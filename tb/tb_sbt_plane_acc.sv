// tb_sbt_plane_acc: checks the bit-plane shift-add recombination.
//
// Feeds K = 7 random plane results per lane, most significant plane first,
// and compares the value after the last plane with sum_k 2^k p_k.  A hold
// cycle with en low is inserted in the middle of some sequences; the result
// must not change because of it.
module tb_sbt_plane_acc;
  localparam int unsigned LANES = 4;
  localparam int unsigned IW    = 22;
  localparam int unsigned OW    = 29;
  localparam int unsigned K     = 7;

  logic                 clk = 1'b0, rst_n = 1'b0, en = 1'b0, first = 1'b0;
  logic signed [IW-1:0] p        [LANES];
  logic signed [OW-1:0] acc_next [LANES];
  int checks = 0, failures = 0;

  sbt_plane_acc #(.LANES(LANES), .IW(IW), .OW(OW)) dut (.clk, .rst_n, .en, .first, .p, .acc_next);

  always #5 clk = ~clk;

  initial begin
    repeat (20000) @(posedge clk);
    failures++;
    $display("watchdog expired");
    $display("TB_RESULT checks=%0d failures=%0d", checks, failures);
    $finish;
  end

  initial begin
    longint exp [LANES];
    foreach (p[i]) p[i] = '0;
    repeat (2) @(posedge clk);
    rst_n = 1'b1;
    for (int v = 0; v < 300; v++) begin
      foreach (exp[i]) exp[i] = 0;
      for (int k = K - 1; k >= 0; k--) begin
        if (v % 3 == 1 && k == 3) begin
          // hold: en low, inputs disturbed
          en = 1'b0; first = 1'b0;
          foreach (p[i]) p[i] = IW'($urandom);
          @(negedge clk);
        end
        en    = 1'b1;
        first = (k == K - 1);
        foreach (p[i]) begin
          p[i] = (v == 0) ? {1'b1, {(IW-1){1'b0}}} : IW'($urandom);
          exp[i] += longint'(p[i]) * (longint'(1) << k);
        end
        #1;
        if (k == 0) begin
          foreach (p[i]) begin
            checks++;
            if (longint'(acc_next[i]) != exp[i]) begin
              failures++;
              if (failures < 10) $display("lane %0d: got %0d expected %0d", i, acc_next[i], exp[i]);
            end
          end
        end
        @(negedge clk);
      end
    end
    $display("TB_RESULT checks=%0d failures=%0d", checks, failures);
    $finish;
  end
endmodule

● WHAT YOU NEED TO DO
The answer is a bare number: how many lines of the records contain the string "failures"?

● RESPONSE FOR THIS EXERCISE
6